┌──

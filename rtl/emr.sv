// Error-code / Mask Register (EMR) between a fault-monitoring instrument and the network.
//
// An L = CODE_W+1 bit scan register: bits [CODE_W-1:0] hold the error code written by the
// instrument, bit CODE_W the mask written by the Fault Manager. Bit 0 leaves first, so the
// Fault Manager reads the code, least significant bit first, and then the mask. On capture
// the register loads {mask, code_in}; on update the mask takes the shifted-in mask bit, the
// code field is read-only. The mask resets to 1, so no monitor can reconfigure the network
// until the Fault Manager has unmasked it. clear is high in every TCK cycle in which the
// register is selected and shifting: that is the acknowledgement of the monitor's fault.
module emr
  import ijtag_pkg::*;
#(
  parameter int unsigned CODE_W = 2
) (
  input  logic              tck,
  input  logic              trst_n,
  input  scan_ctl_t         ctl,
  input  logic              sel,
  input  logic              si,
  output logic              so,
  input  logic [CODE_W-1:0] code_in,
  output logic              mask,
  output logic              clear
);

  localparam int unsigned L = CODE_W + 1;

  logic [L-1:0] sh_q;

  always_ff @(posedge tck or negedge trst_n) begin
    if (!trst_n)                 sh_q <= '0;
    else if (ctl.reset)          sh_q <= '0;
    else if (sel && ctl.capture) sh_q <= {mask, code_in};
    else if (sel && ctl.shift)   sh_q <= {si, sh_q[L-1:1]};
  end

  always_ff @(posedge tck or negedge trst_n) begin
    if (!trst_n)                mask <= 1'b1;
    else if (ctl.reset)         mask <= 1'b1;
    else if (sel && ctl.update) mask <= sh_q[L-1];
  end

  assign so    = sh_q[0];
  assign clear = sel & ctl.shift;

endmodule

└──

Copy all of the data. Keep every word exactly as it is.

#### [RESPONSE AREA]
filename rtl/emr.sv
// Error-code / Mask Register (EMR) between a fault-monitoring instrument and the network.
//
// An L = CODE_W+1 bit scan register: bits [CODE_W-1:0] hold the error code written by the
// instrument, bit CODE_W the mask written by the Fault Manager. Bit 0 leaves first, so the
// Fault Manager reads the code, least significant bit first, and then the mask. On capture
// the register loads {mask, code_in}; on update the mask takes the shifted-in mask bit, the
// code field is read-only. The mask resets to 1, so no monitor can reconfigure the network
// until the Fault Manager has unmasked it. clear is high in every TCK cycle in which the
// register is selected and shifting: that is the acknowledgement of the monitor's fault.
module emr
  import ijtag_pkg::*;
#(
  parameter int unsigned CODE_W = 2
) (
  input  logic              tck,
  input  logic              trst_n,
  input  scan_ctl_t         ctl,
  input  logic              sel,
  input  logic              si,
  output logic              so,
  input  logic [CODE_W-1:0] code_in,
  output logic              mask,
  output logic              clear
);

  localparam int unsigned L = CODE_W + 1;

  logic [L-1:0] sh_q;

  always_ff @(posedge tck or negedge trst_n) begin
    if (!trst_n)                 sh_q <= '0;
    else if (ctl.reset)          sh_q <= '0;
    else if (sel && ctl.capture) sh_q <= {mask, code_in};
    else if (sel && ctl.shift)   sh_q <= {si, sh_q[L-1:1]};
  end

  always_ff @(posedge tck or negedge trst_n) begin
    if (!trst_n)                mask <= 1'b1;
    else if (ctl.reset)         mask <= 1'b1;
    else if (sel && ctl.update) mask <= sh_q[L-1];
  end

  assign so    = sh_q[0];
  assign clear = sel & ctl.shift;

endmodule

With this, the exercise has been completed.